Cox clear on code

Ofwat chairman Jonson Cox has made no secret of his belief that water company boards are too opaque, sometimes dominated by vested interests, and not adequately accountable. The regulator moved to change that this week with the publication of a consultation document outlining what it expects of water company boards if they are to escape new licence conditions to clean up corporate governance.
Cox is concerned about corporate governance because most water companies are no longer listed. With private owners, often from overseas and sometimes with complicated holding company and ownership structures, there is little consistency between how the companies run themselves. The pressure to deal with this has become more acute in a hostile media environment, with the national press picking up in several cases on finances and corporate behaviour among water companies.
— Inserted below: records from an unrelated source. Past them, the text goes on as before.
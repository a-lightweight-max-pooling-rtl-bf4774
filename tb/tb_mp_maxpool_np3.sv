// tb_mp_maxpool_np3: the end-to-end test of tb_mp_maxpool, run on a build of
// the block for pool sizes up to 3 x 3 (32 x 32 maximum frame), so that the
// 3 x 3 window (pool size and stride set at run time) is exercised too.
//
// A reference model in the testbench computes every pooled output of a frame
// (highest potential of the window, spike of that neuron; on equal
// potentials the neuron latest in raster order) and the input index that
// completes each window. The driver streams frames in raster order; each
// output must appear exactly one clock after its completing input, in order,
// with the reference value. Scenarios:
//  1. a worked 4x4 max-pooling example, 2x2 windows with stride 2 and with
//     stride 1, against its known results;
//  2. a worked spiking example (threshold 30): pooled potentials
//     20 25 / 40 50 with spikes 0 0 / 1 1;
//  3. random frames of every shape and configuration, with idle gaps,
//     negative potentials and ties, and configuration inputs changed while
//     a frame streams (they must only take effect at the next frame);
//  4. a layer of integrate-and-fire neurons with reset by subtraction
//     (a behavioural stand-in for the convolutional core) run for several
//     time steps, frames back to back, as in the evaluated MNIST network
//     (24 x 24 feature map, 2 x 2 pooling, stride 2);
//  5. full 32 x 32 frames back to back with no gaps: the frame period must be
//     32*32 cycles.
// Every mechanism (mid-frame configuration change, overlapping and
// non-overlapping windows, pool size 1 and the largest pool size, frames
// smaller than the maximum, full-size frame, idle gaps, back-to-back frames,
// forwarded spikes, ties, negative maxima, rows/columns that no window
// covers) is counted and must occur at least once.
module tb_mp_maxpool_np3;
  import mp_pkg::*;
  localparam int unsigned N = MP_N, DW = MP_DW, NP_MAX = 3;
  localparam int unsigned CW = cnt_w(N);

  logic clk = 1'b0, rst_n = 1'b0;
  logic [CW-1:0] cfg_frame_w = CW'(N), cfg_frame_h = CW'(N);
  logic [CW-1:0] cfg_pool_size = CW'(2), cfg_stride = CW'(2);
  logic in_valid = 1'b0, in_spike = 1'b0;
  logic signed [DW-1:0] in_pot = '0;
  logic out_valid, out_spike, out_last;
  logic signed [DW-1:0] out_pot;

  mp_maxpool #(.NP_MAX(NP_MAX)) dut (
    .clk, .rst_n, .cfg_frame_w, .cfg_frame_h, .cfg_pool_size, .cfg_stride,
    .in_valid, .in_pot, .in_spike, .out_valid, .out_pot, .out_spike, .out_last);

  always #5 clk = ~clk;

  int cyc = 0;
  always @(posedge clk) cyc <= cyc + 1;

  int checks = 0, failures = 0;

  // mechanism counters
  int m_overlap = 0, m_nonoverlap = 0, m_pool1 = 0, m_small = 0, m_full = 0;
  int m_poolmax = 0, m_cfgchg = 0;
  bit scramble_cfg = 1'b0;
  int m_gap = 0, m_b2b = 0, m_spike = 0, m_tie = 0, m_neg = 0, m_leftover = 0;

  // frame under test
  int fr_pot [N][N];
  bit fr_spk [N][N];

  // expected outputs, keyed by completing input index
  typedef struct { int pot; bit spk; bit last; } exp_t;
  exp_t exp_at [int];
  typedef struct { int pot; bit spk; bit last; int due; } pend_t;
  pend_t pending [$];
  int outs_seen = 0;

  task automatic check(input bit ok, input string what);
    checks++;
    if (!ok) begin
      failures++;
      if (failures < 20) $display("FAIL @%0d: %s", cyc, what);
    end
  endtask

  // Reference pooling of fr_pot/fr_spk.
  function automatic void model(input int fw, input int fh, input int np, input int s);
    int nwr, nwc;
    exp_at.delete();
    nwr = (fh - np) / s + 1;
    nwc = (fw - np) / s + 1;
    for (int a = 0; a < nwr; a++) begin
      for (int b = 0; b < nwc; b++) begin
        int wr, wc, best, nbest, k;
        bit spk;
        exp_t e;
        wr = a * s; wc = b * s;
        best = 0; spk = 0; nbest = 0;
        // latest neuron in raster order wins ties: scan backwards, keep first max
        for (int r = wr + np - 1; r >= wr; r--)
          for (int c = wc + np - 1; c >= wc; c--) begin
            if (nbest == 0 || fr_pot[r][c] > best) begin
              best = fr_pot[r][c]; spk = fr_spk[r][c]; nbest = 1;
            end else if (fr_pot[r][c] == best) nbest++;
          end
        if (nbest > 1) m_tie++;
        if (best < 0) m_neg++;
        if (spk) m_spike++;
        e.pot = best; e.spk = spk; e.last = (a == nwr - 1) && (b == nwc - 1);
        k = (wr + np - 1) * fw + (wc + np - 1);
        exp_at[k] = e;
      end
    end
    if (np < s || (fw - np) % s != 0 || (fh - np) % s != 0) m_leftover++;
    if (s < np) m_overlap++; else m_nonoverlap++;
    if (np == 1) m_pool1++;
    if (np == NP_MAX) m_poolmax++;
    if (fw == N && fh == N) m_full++; else m_small++;
  endfunction

  // Stream the frame; gap_pct = chance (percent) of an idle cycle before an input.
  task automatic send_frame(input int fw, input int fh, input int np, input int s,
                            input int gap_pct);
    model(fw, fh, np, s);
    cfg_frame_w = CW'(fw); cfg_frame_h = CW'(fh);
    cfg_pool_size = CW'(np); cfg_stride = CW'(s);
    for (int r = 0; r < fh; r++) begin
      for (int c = 0; c < fw; c++) begin
        int k;
        while (gap_pct > 0 && $urandom_range(0, 99) < gap_pct) begin
          in_valid = 1'b0;
          m_gap++;
          @(negedge clk);
        end
        in_valid = 1'b1;
        in_pot = DW'(fr_pot[r][c]);
        in_spike = fr_spk[r][c];
        k = r * fw + c;
        @(posedge clk);
        if (exp_at.exists(k)) begin
          pend_t p;
          p.pot = exp_at[k].pot; p.spk = exp_at[k].spk; p.last = exp_at[k].last;
          p.due = cyc + 1;
          pending.push_back(p);
        end
        @(negedge clk);
        // the configuration is sampled with the first neuron: changing it
        // now must not disturb this frame
        if (k == 0 && scramble_cfg) begin
          int nnp;
          nnp = $urandom_range(1, NP_MAX);
          cfg_pool_size = CW'(nnp);
          cfg_frame_w = CW'($urandom_range(nnp, N));
          cfg_frame_h = CW'($urandom_range(nnp, N));
          cfg_stride = CW'($urandom_range(1, 3));
          m_cfgchg++;
        end
      end
    end
  endtask

  task automatic idle(input int n);
    in_valid = 1'b0;
    repeat (n) @(negedge clk);
  endtask

  task automatic drain();
    idle(3);
    check(pending.size() == 0, $sformatf("%0d outputs never appeared", pending.size()));
    pending.delete();
  endtask

  // Output monitor: compares at each negedge (outputs are registered).
  always @(negedge clk) begin
    if (rst_n && out_valid) begin
      outs_seen++;
      if (pending.size() == 0) begin
        check(0, "unexpected output");
      end else begin
        pend_t p;
        p = pending.pop_front();
        check(int'(out_pot) == p.pot && out_spike == p.spk && out_last == p.last,
              $sformatf("output %0d/%b/last %b, expected %0d/%b/last %b",
                        out_pot, out_spike, out_last, p.pot, p.spk, p.last));
        check(cyc == p.due, $sformatf("output at cycle %0d, expected %0d", cyc, p.due));
      end
    end
  end

  initial begin
    repeat (400000) @(posedge clk);
    failures++;
    $display("watchdog expired");
    $display("TB_RESULT checks=%0d failures=%0d", checks, failures);
    $finish;
  end

  // worked 4x4 example frame and its results
  localparam int EX1 [4][4] = '{'{52,  8,  6, 70}, '{15, 26, 25, 30},
                                '{26, 90,  5, 10}, '{95, 12, 20, 37}};
  localparam int EX1_S2 [4] = '{52, 70, 95, 37};
  localparam int EX1_S1 [9] = '{52, 26, 70, 90, 90, 30, 95, 90, 37};
  // worked spiking example (threshold 30)
  localparam int EX2 [4][4] = '{'{20, 15, 12, 17}, '{16,  2, 15, 25},
                                '{ 7,  5, 21, 30}, '{20, 40, 20, 50}};
  localparam int EX2_P [4] = '{20, 25, 40, 50};
  localparam bit EX2_S [4] = '{0, 0, 1, 1};

  // Capture of pooled outputs for the worked examples.
  int cap_pot [$];
  bit cap_spk [$];
  always @(negedge clk) if (rst_n && out_valid) begin
    cap_pot.push_back(int'(out_pot));
    cap_spk.push_back(out_spike);
  end

  initial begin
    int t0, t1;
    repeat (3) @(negedge clk);
    rst_n = 1'b1;
    @(negedge clk);

    // 1. worked 4x4 example
    for (int r = 0; r < 4; r++) for (int c = 0; c < 4; c++) begin
      fr_pot[r][c] = EX1[r][c]; fr_spk[r][c] = 0;
    end
    cap_pot.delete();
    send_frame(4, 4, 2, 2, 0);
    drain();
    check(cap_pot.size() == 4, "example stride 2: output count");
    for (int k = 0; k < 4 && k < cap_pot.size(); k++)
      check(cap_pot[k] == EX1_S2[k], $sformatf("example stride 2 output %0d = %0d", k, cap_pot[k]));
    cap_pot.delete();
    send_frame(4, 4, 2, 1, 0);
    drain();
    check(cap_pot.size() == 9, "example stride 1: output count");
    for (int k = 0; k < 9 && k < cap_pot.size(); k++)
      check(cap_pot[k] == EX1_S1[k], $sformatf("example stride 1 output %0d = %0d", k, cap_pot[k]));

    // 2. spiking example, first time step
    for (int r = 0; r < 4; r++) for (int c = 0; c < 4; c++) begin
      fr_pot[r][c] = EX2[r][c]; fr_spk[r][c] = (EX2[r][c] >= 30);
    end
    cap_pot.delete(); cap_spk.delete();
    send_frame(4, 4, 2, 2, 0);
    drain();
    check(cap_pot.size() == 4, "spiking example: output count");
    for (int k = 0; k < 4 && k < cap_pot.size(); k++)
      check(cap_pot[k] == EX2_P[k] && cap_spk[k] == EX2_S[k],
            $sformatf("spiking example output %0d = %0d/%b", k, cap_pot[k], cap_spk[k]));

    // 3. random frames and configurations
    for (int f = 0; f < 60; f++) begin
      int fw, fh, np, s, mode;
      np = $urandom_range(1, NP_MAX);
      s  = $urandom_range(1, 3);
      fw = $urandom_range(np, N);
      fh = $urandom_range(np, N);
      mode = $urandom_range(0, 2);
      for (int r = 0; r < fh; r++) for (int c = 0; c < fw; c++) begin
        case (mode)
          0: fr_pot[r][c] = $urandom_range(0, 3);
          1: fr_pot[r][c] = int'($urandom_range(0, 65535)) - 32768;
          default: fr_pot[r][c] = int'($urandom_range(0, 120)) - 60;
        endcase
        fr_spk[r][c] = 1'($urandom);
      end
      scramble_cfg = (f % 4 < 2);
      send_frame(fw, fh, np, s, (f % 2 == 1) ? 30 : 0);
      if (f % 3 == 0) drain();
    end
    drain();
    scramble_cfg = 1'b0;

    // 4. integrate-and-fire layer, several time steps, frames back to back
    begin
      localparam int FM = 24, VTH = 64, STEPS = 6;
      int vmem [FM][FM];
      int cur [FM][FM];
      for (int r = 0; r < FM; r++) for (int c = 0; c < FM; c++) begin
        vmem[r][c] = 0;
        cur[r][c] = $urandom_range(0, 40);
      end
      for (int t = 0; t < STEPS; t++) begin
        for (int r = 0; r < FM; r++) for (int c = 0; c < FM; c++) begin
          vmem[r][c] += cur[r][c];
          fr_pot[r][c] = vmem[r][c];
          fr_spk[r][c] = (vmem[r][c] >= VTH);
          if (fr_spk[r][c]) vmem[r][c] -= VTH;   // reset by subtraction
        end
        send_frame(FM, FM, 2, 2, 0);
        if (t > 0) m_b2b++;
      end
      drain();
    end

    // 5. full-size frames back to back: frame period and throughput
    for (int r = 0; r < N; r++) for (int c = 0; c < N; c++) begin
      fr_pot[r][c] = int'($urandom_range(0, 4000)) - 2000;
      fr_spk[r][c] = 1'($urandom);
    end
    outs_seen = 0;
    t0 = cyc;
    send_frame(N, N, 2, 2, 0);
    send_frame(N, N, 2, 2, 0);
    t1 = cyc;
    m_b2b++;
    check(t1 - t0 == 2 * N * N,
          $sformatf("two %0dx%0d frames took %0d cycles, expected %0d", N, N, t1 - t0, 2 * N * N));
    drain();
    check(outs_seen == 2 * (N / 2) * (N / 2),
          $sformatf("full frames gave %0d outputs, expected %0d", outs_seen, 2 * (N / 2) * (N / 2)));

    // every mechanism must have occurred
    check(m_overlap > 0, "no overlapping pooling");
    check(m_nonoverlap > 0, "no non-overlapping pooling");
    check(m_pool1 > 0, "no pool size 1");
    check(m_poolmax > 0, "no window of the largest pool size");
    check(m_cfgchg > 0, "no configuration change during a frame");
    check(m_small > 0, "no frame smaller than the maximum");
    check(m_full > 0, "no full-size frame");
    check(m_gap > 0, "no idle gaps");
    check(m_b2b > 0, "no back-to-back frames");
    check(m_spike > 0, "no forwarded spike");
    check(m_tie > 0, "no tie");
    check(m_neg > 0, "no negative maximum");
    check(m_leftover > 0, "no frame with uncovered rows/columns");
    $display("mechanisms: cfgchg=%0d poolmax=%0d overlap=%0d nonoverlap=%0d pool1=%0d small=%0d full=%0d gaps=%0d b2b=%0d spikes=%0d ties=%0d neg=%0d leftover=%0d",
             m_cfgchg, m_poolmax, m_overlap, m_nonoverlap, m_pool1, m_small, m_full, m_gap, m_b2b, m_spike, m_tie,
             m_neg, m_leftover);
    $display("TB_RESULT checks=%0d failures=%0d", checks, failures);
    $finish;
  end
endmodule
As the consultation says, maintaining legitimacy in the eyes of customers is vital given the monopoly status of water companies when it comes to serving households. To this end, it also sounds a note of caution on director pay. “The remuneration and incentivisation of management plays an important part in ensuring that there is the right emphasis on customer outcomes as well as those of shareholders,” it says. “The legitimacy of a monopoly public service company will also be affected by how transparent this remuneration structure is.”
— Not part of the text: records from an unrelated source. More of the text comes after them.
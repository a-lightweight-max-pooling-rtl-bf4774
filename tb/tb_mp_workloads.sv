// tb_mp_workloads: the pooling layers of the two evaluated networks, run
// through the block at its default size (32 x 32 maximum frame, 2 x 2 pooling,
// stride 2), fed by a behavioural integrate-and-fire layer with reset by
// subtraction that stands in for the convolutional core.
//   MNIST shallow network 12c5-MP-64c5-MP-FC120-FC10, 28 x 28 input:
//     MP1 pools 12 maps of 24 x 24, MP2 pools 64 maps of 8 x 8; 10 time steps.
//   VGG16 on CIFAR-10 (3 x 3 convolutions, padding 1), 32 x 32 input:
//     MP1..MP4 pool 64 maps of 32 x 32, 128 of 16 x 16, 256 of 8 x 8 and
//     512 of 4 x 4; 100 time steps.
// The map sizes follow from the layer list and the usual input sizes of the
// two datasets. Channels and time steps stream back to back; for every layer
// each pooled output is compared with the reference model, and the cycle
// count must equal time steps x channels x map size (one neuron per cycle).
// The neurons' input currents are random: only the pooling is under test.
module tb_mp_workloads;
  import mp_pkg::*;
  localparam int unsigned N = MP_N, DW = MP_DW, NP_MAX = MP_NP_MAX;
  localparam int unsigned CW = cnt_w(N);

  logic clk = 1'b0, rst_n = 1'b0;
  logic [CW-1:0] cfg_frame_w = CW'(N), cfg_frame_h = CW'(N);
  logic [CW-1:0] cfg_pool_size = CW'(2), cfg_stride = CW'(2);
  logic in_valid = 1'b0, in_spike = 1'b0;
  logic signed [DW-1:0] in_pot = '0;
  logic out_valid, out_spike, out_last;
  logic signed [DW-1:0] out_pot;

  mp_maxpool dut (
    .clk, .rst_n, .cfg_frame_w, .cfg_frame_h, .cfg_pool_size, .cfg_stride,
    .in_valid, .in_pot, .in_spike, .out_valid, .out_pot, .out_spike, .out_last);

  always #5 clk = ~clk;

  int cyc = 0;
  always @(posedge clk) cyc <= cyc + 1;

  int checks = 0, failures = 0;

  // mechanism counters
  int m_overlap = 0, m_nonoverlap = 0, m_pool1 = 0, m_small = 0, m_full = 0;
  int m_poolmax = 0, m_cfgchg = 0;
  bit scramble_cfg = 1'b0;
  int m_gap = 0, m_b2b = 0, m_spike = 0, m_tie = 0, m_neg = 0, m_leftover = 0;

  // frame under test
  int fr_pot [N][N];
  bit fr_spk [N][N];

  // expected outputs, keyed by completing input index
  typedef struct { int pot; bit spk; bit last; } exp_t;
  exp_t exp_at [int];
  typedef struct { int pot; bit spk; bit last; int due; } pend_t;
  pend_t pending [$];
  int outs_seen = 0;

  task automatic check(input bit ok, input string what);
    checks++;
    if (!ok) begin
      failures++;
      if (failures < 20) $display("FAIL @%0d: %s", cyc, what);
    end
  endtask

  // Reference pooling of fr_pot/fr_spk.
  function automatic void model(input int fw, input int fh, input int np, input int s);
    int nwr, nwc;
    exp_at.delete();
    nwr = (fh - np) / s + 1;
    nwc = (fw - np) / s + 1;
    for (int a = 0; a < nwr; a++) begin
      for (int b = 0; b < nwc; b++) begin
        int wr, wc, best, nbest, k;
        bit spk;
        exp_t e;
        wr = a * s; wc = b * s;
        best = 0; spk = 0; nbest = 0;
        // latest neuron in raster order wins ties: scan backwards, keep first max
        for (int r = wr + np - 1; r >= wr; r--)
          for (int c = wc + np - 1; c >= wc; c--) begin
            if (nbest == 0 || fr_pot[r][c] > best) begin
              best = fr_pot[r][c]; spk = fr_spk[r][c]; nbest = 1;
            end else if (fr_pot[r][c] == best) nbest++;
          end
        if (nbest > 1) m_tie++;
        if (best < 0) m_neg++;
        if (spk) m_spike++;
        e.pot = best; e.spk = spk; e.last = (a == nwr - 1) && (b == nwc - 1);
        k = (wr + np - 1) * fw + (wc + np - 1);
        exp_at[k] = e;
      end
    end
    if (np < s || (fw - np) % s != 0 || (fh - np) % s != 0) m_leftover++;
    if (s < np) m_overlap++; else m_nonoverlap++;
    if (np == 1) m_pool1++;
    if (np == NP_MAX) m_poolmax++;
    if (fw == N && fh == N) m_full++; else m_small++;
  endfunction

  // Stream the frame; gap_pct = chance (percent) of an idle cycle before an input.
  task automatic send_frame(input int fw, input int fh, input int np, input int s,
                            input int gap_pct);
    model(fw, fh, np, s);
    cfg_frame_w = CW'(fw); cfg_frame_h = CW'(fh);
    cfg_pool_size = CW'(np); cfg_stride = CW'(s);
    for (int r = 0; r < fh; r++) begin
      for (int c = 0; c < fw; c++) begin
        int k;
        while (gap_pct > 0 && $urandom_range(0, 99) < gap_pct) begin
          in_valid = 1'b0;
          m_gap++;
          @(negedge clk);
        end
        in_valid = 1'b1;
        in_pot = DW'(fr_pot[r][c]);
        in_spike = fr_spk[r][c];
        k = r * fw + c;
        @(posedge clk);
        if (exp_at.exists(k)) begin
          pend_t p;
          p.pot = exp_at[k].pot; p.spk = exp_at[k].spk; p.last = exp_at[k].last;
          p.due = cyc + 1;
          pending.push_back(p);
        end
        @(negedge clk);
        // the configuration is sampled with the first neuron: changing it
        // now must not disturb this frame
        if (k == 0 && scramble_cfg) begin
          int nnp;
          nnp = $urandom_range(1, NP_MAX);
          cfg_pool_size = CW'(nnp);
          cfg_frame_w = CW'($urandom_range(nnp, N));
          cfg_frame_h = CW'($urandom_range(nnp, N));
          cfg_stride = CW'($urandom_range(1, 3));
          m_cfgchg++;
        end
      end
    end
  endtask

  task automatic idle(input int n);
    in_valid = 1'b0;
    repeat (n) @(negedge clk);
  endtask

  task automatic drain();
    idle(3);
    check(pending.size() == 0, $sformatf("%0d outputs never appeared", pending.size()));
    pending.delete();
  endtask

  // Output monitor: compares at each negedge (outputs are registered).
  always @(negedge clk) begin
    if (rst_n && out_valid) begin
      outs_seen++;
      if (pending.size() == 0) begin
        check(0, "unexpected output");
      end else begin
        pend_t p;
        p = pending.pop_front();
        check(int'(out_pot) == p.pot && out_spike == p.spk && out_last == p.last,
              $sformatf("output %0d/%b/last %b, expected %0d/%b/last %b",
                        out_pot, out_spike, out_last, p.pot, p.spk, p.last));
        check(cyc == p.due, $sformatf("output at cycle %0d, expected %0d", cyc, p.due));
      end
    end
  end

  initial begin
    repeat (20000000) @(posedge clk);
    failures++;
    $display("watchdog expired");
    $display("TB_RESULT checks=%0d failures=%0d", checks, failures);
    $finish;
  end


  task automatic run_layer(input string name, input int ch, input int fm, input int steps,
                           input int vth);
    int vmem [];
    int cur [];
    int t0, outs0, spikes;
    vmem = new[ch * fm * fm];
    cur  = new[ch * fm * fm];
    foreach (vmem[k]) begin
      vmem[k] = 0;
      cur[k] = $urandom_range(0, vth / 2);
    end
    outs0 = outs_seen;
    spikes = m_spike;
    t0 = cyc;
    for (int t = 0; t < steps; t++) begin
      for (int q = 0; q < ch; q++) begin
        for (int r = 0; r < fm; r++) for (int c = 0; c < fm; c++) begin
          int k;
          k = (q * fm + r) * fm + c;
          vmem[k] += cur[k];
          fr_pot[r][c] = vmem[k];
          fr_spk[r][c] = (vmem[k] >= vth);
          if (fr_spk[r][c]) vmem[k] -= vth;
        end
        send_frame(fm, fm, 2, 2, 0);
      end
    end
    check(cyc - t0 == steps * ch * fm * fm,
          $sformatf("%s: %0d cycles, expected %0d", name, cyc - t0, steps * ch * fm * fm));
    drain();
    check(outs_seen - outs0 == steps * ch * (fm / 2) * (fm / 2),
          $sformatf("%s: %0d outputs", name, outs_seen - outs0));
    check(m_spike > spikes, $sformatf("%s: no spike passed", name));
    $display("%s: %0d maps of %0dx%0d, %0d steps, %0d cycles, %0d pooled outputs, %0d spikes passed",
             name, ch, fm, fm, steps, steps * ch * fm * fm, outs_seen - outs0, m_spike - spikes);
  endtask

  initial begin
    repeat (3) @(negedge clk);
    rst_n = 1'b1;
    @(negedge clk);
    run_layer("MNIST MP1", 12, 24, 10, 256);
    run_layer("MNIST MP2", 64, 8, 10, 256);
    run_layer("VGG16 MP1", 64, 32, 100, 256);
    run_layer("VGG16 MP2", 128, 16, 100, 256);
    run_layer("VGG16 MP3", 256, 8, 100, 256);
    run_layer("VGG16 MP4", 512, 4, 100, 256);
    $display("TB_RESULT checks=%0d failures=%0d", checks, failures);
    $finish;
  end
endmodule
In a letter to company chairmen sent alongside the consultation, Cox said: “There is significant public pressure on companies to operate to high standards of governance and transparently demonstrate that they do so. We have seen unwelcome criticism, in the media, of some companies’ board leadership and governance arrangements…
“Our board considers that a self-regulatory approach is preferable, but this relies on companies responding promptly in the same vein. It remains open to us, however, in the public interest to pursue licence modifications to secure the principles in companies’ licences if we find that a significant number of companies do not accept the approach set out in our principles or are not indicating an intent and plan to meet our minimum expectations in the timescale.”
These expectations include:
•  Transparency, with company reporting meeting or exceeding standards set out in the Disclosure and Transparency Rules.
•  The regulated company acting as if it were a separate public listed company, with an effective board fully focused on the regulated company’s obligations. Board committees, including the audit and remuneration committees, to act at the regulated company level, and to consist of a majority of independent members. This is designed to limit the influence of holding companies and increase transparency.
•  Significant independent representation on the board, with independent non-executive directors making up the largest single group (ie outnumbering investors or executives). This reflects a wide divergence among companies on how the boards are made up and is likely to prove challenging for some.
•  An independent chair, rather than one drawn from investors or management.
•  Group structure to be explained in a way that is clear and simple to understand.
Ofwat has been clear that it would prefer water companies to adopt these standards voluntarily, no doubt mindful of the damaging fight that arose from its last attempt to change licences. It has given “leading” companies until the end of the year to put in place a code that sets out how they currently apply the principles, and a timetable to full adoption of the principles. It has built in time for companies to change their shareholder agreements and other legal structures if necessary. The regulator will confirm the final principles in January 2014, and expects all companies to share their codes with Ofwat by April 2014, and to comply fully by April 2015.
The consultation closes on 31 October. Ofwat will publish further principles for holding companies later this year.